# Iris Classification with Logistic Regression

This notebook demonstrates a classification model for the Iris dataset using Logistic Regression from Scikit-learn. The Iris dataset contains 150 samples of iris flowers with 4 features (sepal length, sepal width, petal length, petal width) and 3 classes (Setosa, Versicolor, Virginica). The goal is to predict the species of an iris flower based on its features.

In [3]:
# Import required libraries
from sklearn.datasets import load_iris
from sklearn.model_selection import train_test_split
from sklearn.linear_model import LogisticRegression
from sklearn.metrics import accuracy_score

## Loading and Preparing the Dataset

The Iris dataset is loaded from Scikit-learn. It is split into 80% training and 20% testing sets to evaluate the model's performance.

In [6]:
# Load the Iris dataset
iris = load_iris()
X = iris.data  # Features (sepal length, sepal width, petal length, petal width)
y = iris.target  # Target (species: 0=Setosa, 1=Versicolor, 2=Virginica)
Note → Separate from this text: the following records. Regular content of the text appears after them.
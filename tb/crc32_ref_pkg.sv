// crc32_ref_pkg: bit-serial CRC-32 reference model for the testbenches.
//
// Models the serial shift register with one flip-flop per remainder bit:
// each step shifts the register up by one and, when the bit leaving bit 31
// differs from the incoming message bit, adds the generator polynomial
//   G(x) = x^32+x^26+x^23+x^22+x^16+x^12+x^11+x^10+x^8+x^7+x^5+x^4+x^2+x+1.
// The tap mask is built here from that list of exponents, not taken from the
// design, so the nibble equations in the design are checked against an
// independent one-bit-per-step model.
package crc32_ref_pkg;

  function automatic logic [31:0] ref_poly();
    int exps[14] = '{26, 23, 22, 16, 12, 11, 10, 8, 7, 5, 4, 2, 1, 0};
    logic [31:0] p = '0;
    foreach (exps[i]) p[exps[i]] = 1'b1;
    return p;
  endfunction

  // One serial step with message bit b.
  function automatic logic [31:0] ref_step(logic [31:0] c, logic b);
    logic fb = c[31] ^ b;
    c = c << 1;
    if (fb) c ^= ref_poly();
    return c;
  endfunction

  // A nibble, taken most significant bit first.
  function automatic logic [31:0] ref_nibble(logic [31:0] c, logic [3:0] d);
    for (int i = 3; i >= 0; i--) c = ref_step(c, d[i]);
    return c;
  endfunction

  // An octet, most significant bit first.
  function automatic logic [31:0] ref_byte(logic [31:0] c, logic [7:0] b);
    for (int i = 7; i >= 0; i--) c = ref_step(c, b[i]);
    return c;
  endfunction

endpackage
# Split data into training and testing sets
X_train, X_test, y_train, y_test = train_test_split(X, y, test_size=0.2, random_state=42)

# Display dataset shapes
print("Training set shape:", X_train.shape)
print("Testing set shape:", X_test.shape)
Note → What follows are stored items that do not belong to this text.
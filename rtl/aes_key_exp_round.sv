// aes_key_exp_round: one round of the AES-128 key expansion.
//
// The previous 128-bit round key is split into four words w_in0..w_in3
// (w_in0 in the top 32 bits). The last word is rotated left by one byte
// (RotWord), each of its bytes goes through an S-Box (SubWord) and the
// result is XORed with Rcon = {RC[ROUND], 8'h00, 8'h00, 8'h00}. That word
// is XORed into w_in0, and a chain of XORs gives the rest:
// w_out0 = w_in0 ^ t, w_out1 = w_out0 ^ w_in1, w_out2 = w_out1 ^ w_in2,
// w_out3 = w_out2 ^ w_in3. Combinational; ROUND (1..10) selects RC.
module aes_key_exp_round
  import aes_pkg::*;
#(
  parameter int unsigned ROUND = 1   // index j of the round key produced
) (
  input  aes_block_t key_in,     // round key j-1
  output aes_block_t key_out     // round key j
);
  aes_word_t w_in [4];
  aes_word_t w_out[4];
  aes_word_t rot_word, sub_word, t_word;

  always_comb begin
    for (int i = 0; i < 4; i++) w_in[i] = key_in[127-32*i -: 32];
    rot_word = {w_in[3][23:0], w_in[3][31:24]};
  end

  for (genvar b = 0; b < 4; b++) begin : g_subword
    aes_sbox u_sbox (.a(rot_word[31-8*b -: 8]), .y(sub_word[31-8*b -: 8]));
  end

  always_comb begin
    t_word   = sub_word ^ {RC[ROUND], 24'h000000};
    w_out[0] = w_in[0]  ^ t_word;
    w_out[1] = w_out[0] ^ w_in[1];
    w_out[2] = w_out[1] ^ w_in[2];
    w_out[3] = w_out[2] ^ w_in[3];
    key_out  = {w_out[0], w_out[1], w_out[2], w_out[3]};
  end
endmodule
Training set shape: (120, 4)
Testing set shape: (30, 4)


## Model Training

A Logistic Regression model is trained on the training set. Logistic Regression is a suitable algorithm for multi-class classification tasks like this one.

In [11]:
# Initialize and train the model
model = LogisticRegression(max_iter=200, random_state=42)
model.fit(X_train, y_train)

## Evaluation

The model is evaluated on the test set using accuracy score, which measures the proportion of correctly predicted instances.

In [14]:
# Make predictions on the test set
predictions = model.predict(X_test)

# Calculate and display accuracy
accuracy = accuracy_score(y_test, predictions)
print("Accuracy:", accuracy)

# Display sample predictions
for features, true_label, pred_label in zip(X_test[:5], y_test[:5], predictions[:5]):
    print(f"Features: {features}, True Label: {iris.target_names[true_label]}, Predicted: {iris.target_names[pred_label]}")

Accuracy: 1.0
Features: [6.1 2.8 4.7 1.2], True Label: versicolor, Predicted: versicolor
Features: [5.7 3.8 1.7 0.3], True Label: setosa, Predicted: setosa
Features: [7.7 2.6 6.9 2.3], True Label: virginica, Predicted: virginica
Features: [6.  2.9 4.5 1.5], True Label: versicolor, Predicted: versicolor
Features: [6.8 2.8 4.8 1.4], True Label: versicolor, Predicted: versicolor


## Conclusion

This notebook successfully built and evaluated a Logistic Regression model for the Iris dataset, achieving high accuracy (typically around 0.97). Key learnings include:
- Loading and splitting datasets with Scikit-learn.
- Training a multi-class classification model.
- Evaluating model performance with accuracy.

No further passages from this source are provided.